Oksana Shcherbak

Medal record

Women's athletics

Summer Universiade

= Oksana Shcherbak =

Ukrainian sprinter

Oksana Shcherbak, née Holodkova (Оксана Щербак, born 24 February 1982) is a Ukrainian sprint athlete who specializes in the 400 metres.

She was born in Pyriatyn, and represents the club Kolos Poltava. In individual competition she competed in the 2007 World Championships without reaching the final. In the 4 x 400 metres relay she finished sixth at the 2006 European Championships, and won a gold medal at the 2007 Summer Universiade. She also competed at the 2007 World Championships. At the 2008 Summer Olympics she competed in both 4 x 100 and 4 x 400. The 4 x 100 metres relay team was disqualified in the first round, whereas the 4 x 400 metres team was knocked out.
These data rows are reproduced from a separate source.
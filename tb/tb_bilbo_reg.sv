// tb_bilbo_reg -- self-checking testbench of the BILBO register (8 bits).
// Checks normal load, the clear and hold behaviour, the scan shift order and
// 200 clocks of signature compression against an independent MISR model.
module tb_bilbo_reg;
  import bibs_pkg::*;
  import tb_model_pkg::*;
  logic clk = 0;
  always #5 clk = ~clk;

  logic        rst_n, en, scan_in, scan_out;
  bilbo_mode_e mode;
  logic [7:0]  d, q;
  int checks = 0, failures = 0;

  bilbo_reg #(.W(8)) dut (.*);

  task automatic check(input bit ok, input string what);
    checks++;
    if (!ok) begin failures++; $display("FAIL %s", what); end
  endtask

  initial begin
    byte unsigned model, held;
    bit sb [8];
    rst_n = 0; en = 1; mode = BM_NORMAL; d = 0; scan_in = 0;
    repeat (2) @(posedge clk);
    #1 check(q == 0, "asynchronous clear");
    rst_n = 1;
    for (int n = 0; n < 8; n++) begin
      d = 8'($urandom); mode = BM_NORMAL;
      @(posedge clk); #1 check(q == d, "normal load");
    end
    mode = BM_RESET; @(posedge clk); #1 check(q == 0, "reset mode");
    // signature compression
    model = 0; mode = BM_TEST;
    for (int n = 0; n < 200; n++) begin
      d = 8'($urandom);
      model = misr8(model, d);
      @(posedge clk); #1;
      check(q == model, $sformatf("MISR step %0d: %02h vs %02h", n, q, model));
    end
    // hold
    held = q; en = 0; d = 8'hA5;
    repeat (3) @(posedge clk);
    #1 check(q == held, "hold with en low");
    en = 1;
    // scan: first bit in comes out after 8 shifts
    mode = BM_SCAN;
    for (int k = 0; k < 8; k++) begin
      sb[k] = 1'($urandom); scan_in = sb[k];
      @(posedge clk); #1;
    end
    for (int k = 0; k < 8; k++) begin
      check(scan_out == sb[k], "scan order");
      @(posedge clk); #1;
    end
    $display("TB_RESULT checks=%0d failures=%0d", checks, failures);
    $finish;
  end

  initial begin
    repeat (5000) @(posedge clk);
    failures++;
    $display("watchdog expired");
    $display("TB_RESULT checks=%0d failures=%0d", checks, failures);
    $finish;
  end
endmodule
Her personal best time is 51.23 seconds in the 400 metres, achieved in July 2006 in Kyiv. She also has 7.39 seconds in the 60 metres (indoor), achieved in February 2008 in Sumy; 11.81 seconds in the 100 metres, achieved in May 2007 in Bar; and 23.39 seconds in the 200 metres, achieved in June 2008 at Florø Stadion.